Verfasst: Di 7. Apr 2026, 17:37
von SaschaM70
Ein freundliches Hallo in die Runde!
Ich (männlich) bin neu im Forum und lese mich ein...Fragen kommen sicher bald.

Hämochromatose hat meine Hausärztin bei mir vor 9 Jahren festgestellt, ohne Beschwerden vorher meinerseits. Ich bin jetzt 55 und habe ca 20 Aderlässe hinter mir. Relativ wenig würde ich sagen und seit 4 Jahren keinen mehr...

Den Leidensweg zur Krankheit habe ich nicht zuvor, also bis zur Diagnose erlebt, sondern erlebe ihn zur Zeit und habe mich deshalb hier angemeldet bzw seit kurzem schaue ich hier als Gast mit rein.

Ferritinwert war bei der Diagnose 990. C282Y und H63D ist die Mutation und nach vllt 6 Aderlässen war ich bei 'unter hundert'.
Die Aderlässe waren nicht einfach, aber es hat funktioniert...
Die nächsten 10 AL waren ein wilder Ritt bei verschiedenen Institutionen.

Da ich eine starke Abneigung dagegen entwickelte, kam mir meine neue Hausärztin gerade recht, die meine 200-300 Ferritin als guten Wert ("andere wären froh um soviel Eisen") einschätzt und nichts unternimmt.

Weil es mir allgemein seit letztem Herbst immer schlechter geht (Kraft, Schmerzen, Depressionen), habe ich mich meiner Hämachromatose besonnen und mich informiert. Richtig verstanden hatte ich die Krankheit bisher nicht und war nicht sehr verantwortungsvoll.
Jetzt aber zu erleben, wie ich rumgeschickt werde, wie keiner zuständig ist, das belastet mich.

Zum Glück kann ich in meiner alten Heimatstadt (100km) in 3 Wochen vorsprechen und hoffentlich gleich oder kurz später einen AL bekommen (da machen sie es so, wie ich will und vertrage).

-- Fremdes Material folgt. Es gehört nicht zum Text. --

// coding_line_tb: checks the sampling register and parity encoder.
//
// Random tap vectors (clean steps, steps with a bubble, random words) are
// applied every cycle and `sample` is raised at random. After a capture
// `code` must equal the vector applied at that edge and `bit_o` the parity
// of its number of ones (counted here bit by bit); without a capture both
// must hold their value.
module coding_line_tb;
  timeunit 1ps;
  timeprecision 1fs;

  localparam int TAPS = 40;
  logic clk = 0;
  logic sample;
  logic [TAPS-1:0] taps, code, held;
  logic bit_o;
  int checks = 0, failures = 0, captures = 0;

  coding_line dut (.clk, .sample, .taps, .code, .bit_o);

  always #2500 clk = ~clk;

  function automatic logic [TAPS-1:0] make_vec(input int kind);
    logic [TAPS-1:0] v;
    int p;
    p = $urandom_range(TAPS - 2, 1);
    for (int i = 0; i < TAPS; i++) v[i] = (i < p);
    if (kind == 1) begin v[p-1] = 1'b0; v[p] = 1'b1; end  // bubble at the step
    if (kind == 2) v = {$urandom, $urandom};
    if (kind == 3) v = ~v;
    return v;
  endfunction

  function automatic logic ones_parity(input logic [TAPS-1:0] v);
    int n = 0;
    for (int i = 0; i < TAPS; i++) if (v[i]) n++;
    return logic'(n % 2);
  endfunction

  initial begin
    logic s;
    sample = 1;
    taps = '0;
    @(negedge clk);
    held = '0;
    for (int c = 0; c < 2000; c++) begin
      s = ($urandom_range(2, 0) == 0);
      sample = s;
      taps = make_vec($urandom_range(3, 0));
      @(posedge clk);
      if (s) begin held = taps; captures++; end
      @(negedge clk);
      checks++;
      if (code !== held || bit_o !== ones_parity(held)) begin
        failures++;
        $display("FAIL: cycle %0d code %h bit %b, expected %h %b", c, code, bit_o, held, ones_parity(held));
      end
    end
    checks++;
    if (captures < 100) begin failures++; $display("FAIL: too few captures"); end
    $display("TB_RESULT checks=%0d failures=%0d", checks, failures);
    $finish;
  end

  initial begin
    #100us;
    failures++;
    $display("FAIL: watchdog");
    $display("TB_RESULT checks=%0d failures=%0d", checks, failures);
    $finish;
  end
endmodule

Jetzt lese ich hier weiter, grüße die Mitglieder und suche nach Beiträgen wie 'der gute Aderlass, was ich verlangen darf' und 'mangelnde Aderlässe, welche Symptome'.

Liebe Grüße
Sascha

Re: Hallo, ein neues Mitglied

Verfasst: Mi 8. Apr 2026, 11:04
von Manes
Hallo Sascha und herzlich willkommen,

ich habe das Glück, das Aderlässe :Al bei mir nie ein Problem waren.
Ich bin allerdings bei Deinen Ausführungen etwas stutzig geworden, wegen des doch Recht hoch angesetzten Ferritinwertes durch Deiner Ärztin. Bei mir würde dieser bei der Eisenstoffwechselambulanz in Hamburg Eppendorf als Ziel mit unter 50 yg/ml festgesetzt. Das sind bei mir bis zu 8 :al im Jahr.

LG aus dem Rheinland

Manni

Re: Hallo, ein neues Mitglied

Verfasst: Do 9. Apr 2026, 13:04
von wolle
Hallo Sascha,

auch ein Willkommen von mir.

Ich schließe mich Mannes an.
Ich hatte das Glück mit meinem Internisten, der nun leider in Rente gegangen ist.
Seit dem klappt bei mir der AL auch nicht mehr (so wie ich es gewohnt bin ...).

Lies Dich in Ruhe ein, - und immer her mit Deinen Fragen etc...
Wir haben auch einen Chat ...

:winke Wolle :hallo

Re: Hallo, ein neues Mitglied

Verfasst: So 12. Apr 2026, 08:33
von SaschaM70
Hallo Manni und Wolle,
danke fürs Willkommen!

Dass Manni stutzig wurde bei meinen 250-300 Erhaltungswert ist mir schon klar... aber Achtung: das ist kein Erhaltungswert, sondern meine Hausärztin versteht Hämochromatose nicht! Ich leider bis vor kurzem auch nicht, weshalb ich ihr Glauben schenkte und so um die graußigen Aderlässe herum kam...
Was sich aber bei einem Hämopatient im Hintergrund abspielt, wärend seine Ferritinwerte (für einen definitiv nicht daran erkrankten) in beeindruckender und doch tolerierbaren Höhe liegt, ist ihr unbekannt.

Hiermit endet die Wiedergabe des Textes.